Leigh hésita puis, après avoir jeté un coup d’œil en direction du poste de police, il se lança.
— De manière très générale, les patients de plus de soixante-dix ans présentant des symptômes similaires à ceux de Mal ont tendance à souffrir d’une détérioration assez rapide de la mémoire. Le passé lointain peut être plus clair pour eux que les événements récents, mais souvent les souvenirs se mélangent et deviennent confus. Ils ne sont pas fiables, si c’est à cela que vous pensez. Mais je le répète : tout ça, c’est en règle générale.
— Est-ce que ça le condamne à court terme ? C’est ma dernière question, promis.
L’air peiné, Leigh regarda autour de lui. La rue était quasiment déserte.
— Pas directement, dit-il en baissant d’un ton. Mais question santé, ça complique beaucoup les choses. L’hygiène, l’alimentation, tout ça est compromis. Je dirais que, à ce stade, un patient a une espérance de vie de l’ordre d’une année, un peu plus peut-être. Mais parfois moins. Et surtout, cela n’aide pas si le patient a consommé de grandes quantités d’alcool durant toute sa vie. Considération générale, là encore.
Sur ce, Leigh hocha la tête, comme pour mettre un point final à la conversation, et tourna les talons. Falk le laissa partir.
— Ils mériteraient tous les deux d’être poursuivis, lui et Sullivan, déclara Raco quand Falk fut de retour au poste de police.
— Oui, ils le mériteraient.
Mais tous deux savaient que ce ne serait pas le cas.

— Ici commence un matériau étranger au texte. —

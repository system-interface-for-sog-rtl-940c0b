// rx_capture: source-synchronous capture of the received LVDS lanes.
//
// There is no PLL on the glass. The six data lanes and DE are sampled by D
// flip-flops clocked by the MCLK that the graphics controller sends along
// with them, as a DDR DRAM interface does. This follows the document. The
// transmitter changes data on the falling MCLK edge, so the rising edge
// samples the middle of each bit. That edge choice is this design's.
// Reset clears the flip-flops so DE reads low until real data arrive.
//
// Timing: d_q and de_q show what was on the lanes one rising mclk edge
// earlier.
module rx_capture
  import sog_pkg::*;
(
  input  logic  mclk,
  input  logic  rst_n,
  input  gray_t d,
  input  logic  de,
  output gray_t d_q,
  output logic  de_q
);

  always_ff @(posedge mclk or negedge rst_n) begin
    if (!rst_n) begin
      d_q  <= '0;
      de_q <= 1'b0;
    end else begin
      d_q  <= d;
      de_q <= de;
    end
  end

endmodule
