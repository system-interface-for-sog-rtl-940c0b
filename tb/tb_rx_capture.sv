// tb_rx_capture: drives random data and DE that change on the falling MCLK
// edge, like the transmitter. Checks that the outputs show the values
// sampled at the previous rising edge. Also checks that reset clears them.
module tb_rx_capture;
  import sog_pkg::*;
  logic mclk = 1'b0, rst_n = 1'b1;
  gray_t d = '1, d_q;
  logic de = 1'b1, de_q;
  int checks = 0, failures = 0;

  rx_capture dut (.*);
  always #5 mclk = ~mclk;

  initial #1 rst_n = 1'b0;   // reset edge at time 1

  initial begin
    gray_t ed;
    logic ede;
    #2;
    checks++;
    if (d_q !== '0 || de_q !== 1'b0) failures++;
    @(negedge mclk) rst_n = 1'b1;
    for (int i = 0; i < 500; i++) begin
      @(negedge mclk);
      d  = gray_t'($urandom);
      de = 1'($urandom);
      ed = d; ede = de;
      @(posedge mclk); #1;
      checks++;
      if (d_q !== ed || de_q !== ede) failures++;
    end
    $display("TB_RESULT checks=%0d failures=%0d", checks, failures);
    $finish;
  end

  initial begin
    repeat (2000) @(posedge mclk);
    failures++;
    $display("TB_RESULT checks=%0d failures=%0d", checks, failures);
    $finish;
  end
endmodule
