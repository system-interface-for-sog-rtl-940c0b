// scan_driver: gate-line shift register of the scan driver.
//
// VST is shifted into stage 0 at each rising edge of VClk, and the token
// moves one gate line per VClk period. Gate line k is on while stage k
// holds the token, so one line is selected per line time from the top of
// the frame down. The document names the scan driver and its VST and VClk
// inputs. The shift register is this design's reading of it. The
// register runs on the MCLK, and a VClk rise is found by comparing VClk
// with its value one clock earlier.
//
// Timing: gate changes one mclk edge after the clock in which vclk is first
// seen high.
module scan_driver
  import sog_pkg::*;
#(
  parameter int unsigned LINES = V_LINES
) (
  input  logic             mclk,
  input  logic             rst_n,
  input  logic             vst,
  input  logic             vclk,
  output logic [LINES-1:0] gate
);

  logic vclk_prev;

  always_ff @(posedge mclk or negedge rst_n) begin
    if (!rst_n) begin
      vclk_prev <= 1'b0;
      gate      <= '0;
    end else begin
      vclk_prev <= vclk;
      if (vclk && !vclk_prev) gate <= {gate[LINES-2:0], vst};
    end
  end

endmodule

Raco se renversa contre le dossier de son siège, cacha son visage derrière ses mains et poussa un énorme soupir.
— Bon Dieu, qu’est-ce qu’on va bien pouvoir foutre maintenant ?
Faisant mine d’ignorer qu’ils se trouvaient de nouveau dans une impasse, Falk téléphona à Melbourne. Une heure plus tard, il recevait une liste de tous les pick-up de couleur claire immatriculés à Kiewarra l’année où Ellie Deacon avait trouvé la mort. Il y en avait 109.
— Plus tous ceux venant d’ailleurs qui ont traversé la ville ce jour-là, dit Raco d’une voix lugubre.
Falk parcourut la liste. Il y trouva beaucoup de noms familiers. D’ex-voisins. De parents d’anciens camarades de classe. Celui de Mal Deacon. Falk s’attarda longuement sur ce nom. Mais il y en avait plein d’autres. À commencer par Gerry Hadler lui-même, pour finir par les parents de Gretchen, en passant par son propre père, Erik. Gerry Hadler aurait pu voir la moitié de la ville traverser le carrefour ce jour-là. Écœuré, Falk referma le dossier.
— Bon, je vais faire un tour.
Raco grommela. Falk se réjouit qu’il ne lui ait pas demandé où.